### EXERCISE OBJECTIVE
In the records below, find each line with "bits" and copy it.

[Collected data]
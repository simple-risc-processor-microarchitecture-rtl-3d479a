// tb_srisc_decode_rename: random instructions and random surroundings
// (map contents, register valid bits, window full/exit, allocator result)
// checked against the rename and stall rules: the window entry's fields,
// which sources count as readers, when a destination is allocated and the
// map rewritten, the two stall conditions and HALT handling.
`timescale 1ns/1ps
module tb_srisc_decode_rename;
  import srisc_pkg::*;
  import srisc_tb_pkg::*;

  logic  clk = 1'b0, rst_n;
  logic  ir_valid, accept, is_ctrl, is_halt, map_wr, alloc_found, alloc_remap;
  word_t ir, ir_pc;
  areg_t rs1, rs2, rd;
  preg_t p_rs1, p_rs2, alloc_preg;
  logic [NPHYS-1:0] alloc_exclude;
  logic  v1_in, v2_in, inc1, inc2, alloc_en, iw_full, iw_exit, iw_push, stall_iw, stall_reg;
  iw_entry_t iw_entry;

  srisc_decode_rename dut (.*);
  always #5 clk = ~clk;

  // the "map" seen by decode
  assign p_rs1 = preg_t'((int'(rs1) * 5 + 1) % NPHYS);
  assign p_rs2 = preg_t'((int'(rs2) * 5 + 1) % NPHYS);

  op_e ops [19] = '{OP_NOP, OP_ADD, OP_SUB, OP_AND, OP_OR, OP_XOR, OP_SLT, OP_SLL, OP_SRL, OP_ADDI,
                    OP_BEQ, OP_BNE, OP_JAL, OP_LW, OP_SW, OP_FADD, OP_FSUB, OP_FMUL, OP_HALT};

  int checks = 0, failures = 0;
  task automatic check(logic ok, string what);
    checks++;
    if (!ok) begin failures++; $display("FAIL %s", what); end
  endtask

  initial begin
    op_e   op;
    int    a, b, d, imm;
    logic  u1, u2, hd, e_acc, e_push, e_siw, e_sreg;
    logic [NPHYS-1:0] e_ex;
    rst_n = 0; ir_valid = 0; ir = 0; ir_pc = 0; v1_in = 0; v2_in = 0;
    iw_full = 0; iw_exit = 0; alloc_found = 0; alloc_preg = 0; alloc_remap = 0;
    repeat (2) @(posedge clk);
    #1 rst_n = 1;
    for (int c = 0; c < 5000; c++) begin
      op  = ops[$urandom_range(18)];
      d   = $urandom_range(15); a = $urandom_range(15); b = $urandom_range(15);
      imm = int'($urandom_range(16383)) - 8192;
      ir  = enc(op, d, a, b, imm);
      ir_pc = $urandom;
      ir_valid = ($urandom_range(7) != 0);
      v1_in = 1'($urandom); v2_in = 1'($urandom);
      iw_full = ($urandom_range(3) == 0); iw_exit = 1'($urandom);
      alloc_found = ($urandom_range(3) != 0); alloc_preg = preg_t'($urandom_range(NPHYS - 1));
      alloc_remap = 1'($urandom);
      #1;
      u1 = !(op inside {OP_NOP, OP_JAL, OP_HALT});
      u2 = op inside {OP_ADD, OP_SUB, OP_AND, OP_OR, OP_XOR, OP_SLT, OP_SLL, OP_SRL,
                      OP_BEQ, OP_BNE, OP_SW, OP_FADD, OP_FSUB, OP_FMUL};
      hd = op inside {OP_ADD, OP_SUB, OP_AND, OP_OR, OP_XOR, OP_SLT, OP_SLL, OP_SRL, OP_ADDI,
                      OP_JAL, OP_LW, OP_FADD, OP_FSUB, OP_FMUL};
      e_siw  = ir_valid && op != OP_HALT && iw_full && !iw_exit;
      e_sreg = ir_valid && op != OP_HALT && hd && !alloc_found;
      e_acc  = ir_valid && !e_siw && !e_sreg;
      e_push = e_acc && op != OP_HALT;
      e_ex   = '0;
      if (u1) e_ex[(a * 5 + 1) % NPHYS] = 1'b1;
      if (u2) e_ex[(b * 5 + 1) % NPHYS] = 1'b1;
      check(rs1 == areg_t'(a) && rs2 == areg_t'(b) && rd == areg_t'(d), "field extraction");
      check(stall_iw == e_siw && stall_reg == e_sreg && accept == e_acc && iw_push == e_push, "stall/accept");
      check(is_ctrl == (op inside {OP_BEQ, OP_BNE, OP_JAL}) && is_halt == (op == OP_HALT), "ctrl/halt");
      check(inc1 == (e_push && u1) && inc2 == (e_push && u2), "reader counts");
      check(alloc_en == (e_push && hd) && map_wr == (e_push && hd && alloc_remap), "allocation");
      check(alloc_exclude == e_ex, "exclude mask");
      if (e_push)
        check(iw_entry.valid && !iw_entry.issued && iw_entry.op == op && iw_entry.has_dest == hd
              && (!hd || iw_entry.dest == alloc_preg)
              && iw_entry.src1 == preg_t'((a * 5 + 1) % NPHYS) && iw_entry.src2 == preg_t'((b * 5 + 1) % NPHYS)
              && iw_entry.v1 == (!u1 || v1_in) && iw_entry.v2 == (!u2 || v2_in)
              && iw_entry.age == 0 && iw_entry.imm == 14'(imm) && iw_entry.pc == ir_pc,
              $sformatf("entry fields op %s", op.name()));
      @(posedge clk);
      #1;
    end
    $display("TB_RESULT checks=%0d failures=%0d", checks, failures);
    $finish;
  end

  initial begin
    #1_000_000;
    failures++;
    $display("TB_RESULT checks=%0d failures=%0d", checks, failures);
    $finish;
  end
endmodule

==

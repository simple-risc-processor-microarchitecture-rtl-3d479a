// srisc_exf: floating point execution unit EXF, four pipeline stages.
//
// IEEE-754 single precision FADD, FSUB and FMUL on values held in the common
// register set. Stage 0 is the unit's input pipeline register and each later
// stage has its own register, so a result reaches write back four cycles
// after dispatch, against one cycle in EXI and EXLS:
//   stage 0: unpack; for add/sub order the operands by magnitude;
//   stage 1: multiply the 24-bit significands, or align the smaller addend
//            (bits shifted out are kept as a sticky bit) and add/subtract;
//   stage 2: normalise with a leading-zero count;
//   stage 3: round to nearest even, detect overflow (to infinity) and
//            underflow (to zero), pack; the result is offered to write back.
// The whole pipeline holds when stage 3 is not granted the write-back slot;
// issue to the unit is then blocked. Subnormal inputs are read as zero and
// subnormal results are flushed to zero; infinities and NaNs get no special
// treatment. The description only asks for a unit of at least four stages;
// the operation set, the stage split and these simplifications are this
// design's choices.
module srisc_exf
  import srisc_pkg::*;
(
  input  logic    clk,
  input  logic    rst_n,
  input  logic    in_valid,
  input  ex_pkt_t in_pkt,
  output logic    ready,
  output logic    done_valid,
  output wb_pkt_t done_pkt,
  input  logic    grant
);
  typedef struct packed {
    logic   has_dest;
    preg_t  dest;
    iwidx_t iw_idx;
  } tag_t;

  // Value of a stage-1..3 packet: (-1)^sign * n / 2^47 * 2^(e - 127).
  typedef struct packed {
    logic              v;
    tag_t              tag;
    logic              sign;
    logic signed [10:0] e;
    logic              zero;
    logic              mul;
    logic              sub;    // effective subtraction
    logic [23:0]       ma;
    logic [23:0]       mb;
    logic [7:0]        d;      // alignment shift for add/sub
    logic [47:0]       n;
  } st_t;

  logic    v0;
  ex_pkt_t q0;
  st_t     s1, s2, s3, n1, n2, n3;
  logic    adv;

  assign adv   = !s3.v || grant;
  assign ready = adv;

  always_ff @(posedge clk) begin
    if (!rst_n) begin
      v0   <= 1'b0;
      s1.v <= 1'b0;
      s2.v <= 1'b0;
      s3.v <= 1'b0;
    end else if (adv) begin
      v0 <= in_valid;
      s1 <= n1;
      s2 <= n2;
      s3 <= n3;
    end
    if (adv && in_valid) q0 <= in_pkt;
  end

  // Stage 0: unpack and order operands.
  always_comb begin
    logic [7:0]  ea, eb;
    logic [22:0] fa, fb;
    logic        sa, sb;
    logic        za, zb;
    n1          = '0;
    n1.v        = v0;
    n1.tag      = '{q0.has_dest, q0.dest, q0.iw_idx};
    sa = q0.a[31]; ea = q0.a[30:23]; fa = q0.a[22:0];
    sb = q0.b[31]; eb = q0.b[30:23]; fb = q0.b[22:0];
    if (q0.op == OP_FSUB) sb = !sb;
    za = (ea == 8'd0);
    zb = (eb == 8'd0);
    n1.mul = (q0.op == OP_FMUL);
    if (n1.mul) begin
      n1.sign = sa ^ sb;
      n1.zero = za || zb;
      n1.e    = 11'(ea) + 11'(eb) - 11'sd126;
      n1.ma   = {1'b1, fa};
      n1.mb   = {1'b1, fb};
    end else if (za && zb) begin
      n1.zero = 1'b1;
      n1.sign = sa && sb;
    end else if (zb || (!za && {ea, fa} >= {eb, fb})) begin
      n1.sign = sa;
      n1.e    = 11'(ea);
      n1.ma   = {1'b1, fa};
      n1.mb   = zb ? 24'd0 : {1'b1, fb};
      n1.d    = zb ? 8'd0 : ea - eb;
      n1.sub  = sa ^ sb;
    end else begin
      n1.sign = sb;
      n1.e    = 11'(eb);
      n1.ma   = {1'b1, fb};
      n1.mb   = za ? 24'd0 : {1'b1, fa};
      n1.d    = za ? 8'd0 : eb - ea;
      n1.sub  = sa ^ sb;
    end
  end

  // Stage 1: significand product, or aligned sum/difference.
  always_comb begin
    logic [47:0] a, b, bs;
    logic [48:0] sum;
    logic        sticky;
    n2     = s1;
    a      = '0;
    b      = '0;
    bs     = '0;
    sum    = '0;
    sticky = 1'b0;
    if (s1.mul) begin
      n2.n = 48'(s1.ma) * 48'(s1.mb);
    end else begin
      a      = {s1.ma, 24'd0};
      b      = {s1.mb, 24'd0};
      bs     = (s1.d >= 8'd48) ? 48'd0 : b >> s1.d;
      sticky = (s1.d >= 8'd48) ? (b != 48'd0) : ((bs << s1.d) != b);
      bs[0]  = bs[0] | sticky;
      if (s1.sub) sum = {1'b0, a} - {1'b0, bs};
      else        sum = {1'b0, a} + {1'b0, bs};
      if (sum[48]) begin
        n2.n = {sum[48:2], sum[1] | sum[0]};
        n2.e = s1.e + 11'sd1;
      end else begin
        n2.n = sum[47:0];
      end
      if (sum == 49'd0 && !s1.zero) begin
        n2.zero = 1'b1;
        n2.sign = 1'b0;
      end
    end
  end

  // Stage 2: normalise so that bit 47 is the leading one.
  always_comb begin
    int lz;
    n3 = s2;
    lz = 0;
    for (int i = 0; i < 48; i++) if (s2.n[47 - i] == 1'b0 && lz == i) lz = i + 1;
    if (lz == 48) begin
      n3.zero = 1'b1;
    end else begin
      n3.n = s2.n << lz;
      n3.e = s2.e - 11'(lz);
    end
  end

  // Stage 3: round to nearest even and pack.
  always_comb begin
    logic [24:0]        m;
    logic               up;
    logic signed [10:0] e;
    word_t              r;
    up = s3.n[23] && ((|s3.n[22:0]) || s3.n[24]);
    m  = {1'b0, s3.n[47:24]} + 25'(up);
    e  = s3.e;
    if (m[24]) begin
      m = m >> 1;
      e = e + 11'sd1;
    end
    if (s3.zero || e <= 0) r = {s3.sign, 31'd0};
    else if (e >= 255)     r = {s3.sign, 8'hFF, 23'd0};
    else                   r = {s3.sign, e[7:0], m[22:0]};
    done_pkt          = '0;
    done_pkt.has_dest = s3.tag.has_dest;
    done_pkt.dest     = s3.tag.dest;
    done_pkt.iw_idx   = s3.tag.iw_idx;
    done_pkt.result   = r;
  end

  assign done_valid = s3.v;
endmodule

...

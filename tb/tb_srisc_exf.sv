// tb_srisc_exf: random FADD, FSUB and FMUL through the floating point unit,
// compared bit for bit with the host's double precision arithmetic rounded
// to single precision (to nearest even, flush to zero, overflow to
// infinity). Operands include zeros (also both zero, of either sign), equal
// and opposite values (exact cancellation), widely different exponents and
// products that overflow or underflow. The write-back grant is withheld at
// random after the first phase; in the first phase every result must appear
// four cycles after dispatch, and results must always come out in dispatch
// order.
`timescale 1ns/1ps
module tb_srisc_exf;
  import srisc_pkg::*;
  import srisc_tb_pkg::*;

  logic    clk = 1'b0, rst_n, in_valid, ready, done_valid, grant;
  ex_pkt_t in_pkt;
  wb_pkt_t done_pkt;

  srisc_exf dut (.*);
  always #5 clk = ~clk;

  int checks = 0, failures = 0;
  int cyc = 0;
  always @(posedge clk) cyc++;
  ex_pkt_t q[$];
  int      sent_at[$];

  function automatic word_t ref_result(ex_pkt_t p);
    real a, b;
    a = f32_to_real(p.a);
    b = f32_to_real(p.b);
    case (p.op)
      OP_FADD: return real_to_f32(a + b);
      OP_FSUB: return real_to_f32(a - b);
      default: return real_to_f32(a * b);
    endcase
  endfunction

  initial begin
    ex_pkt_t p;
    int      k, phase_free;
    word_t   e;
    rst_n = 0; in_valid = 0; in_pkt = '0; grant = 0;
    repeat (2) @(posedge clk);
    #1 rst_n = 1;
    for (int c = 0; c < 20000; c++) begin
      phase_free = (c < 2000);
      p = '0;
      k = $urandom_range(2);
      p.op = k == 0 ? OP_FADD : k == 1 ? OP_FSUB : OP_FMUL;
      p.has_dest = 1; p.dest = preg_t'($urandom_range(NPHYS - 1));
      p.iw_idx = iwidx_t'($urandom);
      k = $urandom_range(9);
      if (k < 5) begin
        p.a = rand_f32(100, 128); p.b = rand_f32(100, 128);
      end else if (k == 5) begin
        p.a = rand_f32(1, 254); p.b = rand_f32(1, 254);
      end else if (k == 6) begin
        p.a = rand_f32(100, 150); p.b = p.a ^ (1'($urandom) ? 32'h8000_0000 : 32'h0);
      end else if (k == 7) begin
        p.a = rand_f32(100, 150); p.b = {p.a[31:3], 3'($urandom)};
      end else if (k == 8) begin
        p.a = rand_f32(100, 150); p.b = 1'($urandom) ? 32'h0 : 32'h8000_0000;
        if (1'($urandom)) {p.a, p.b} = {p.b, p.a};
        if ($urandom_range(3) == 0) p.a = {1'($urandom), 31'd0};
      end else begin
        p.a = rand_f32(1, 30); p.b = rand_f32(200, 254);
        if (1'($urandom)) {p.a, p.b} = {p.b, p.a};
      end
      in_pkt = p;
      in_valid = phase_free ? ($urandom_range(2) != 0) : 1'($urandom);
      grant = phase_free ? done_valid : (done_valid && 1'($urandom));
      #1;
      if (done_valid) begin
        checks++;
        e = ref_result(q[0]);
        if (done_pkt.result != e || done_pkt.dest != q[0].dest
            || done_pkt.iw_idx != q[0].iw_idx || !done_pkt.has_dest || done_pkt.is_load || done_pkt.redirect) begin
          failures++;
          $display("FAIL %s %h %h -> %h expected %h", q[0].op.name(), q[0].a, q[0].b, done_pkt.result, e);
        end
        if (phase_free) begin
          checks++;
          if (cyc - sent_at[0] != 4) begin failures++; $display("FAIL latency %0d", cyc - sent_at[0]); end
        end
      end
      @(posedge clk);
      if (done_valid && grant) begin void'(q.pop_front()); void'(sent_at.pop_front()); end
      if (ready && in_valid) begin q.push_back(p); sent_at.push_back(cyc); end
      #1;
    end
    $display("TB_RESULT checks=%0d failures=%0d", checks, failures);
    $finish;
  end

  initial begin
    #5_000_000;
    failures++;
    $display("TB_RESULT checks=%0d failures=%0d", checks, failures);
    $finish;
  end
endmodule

### ANSWER FOR THIS EXERCISE
// (map contents, register valid bits, window full/exit, allocator result)
//            (bits shifted out are kept as a sticky bit) and add/subtract;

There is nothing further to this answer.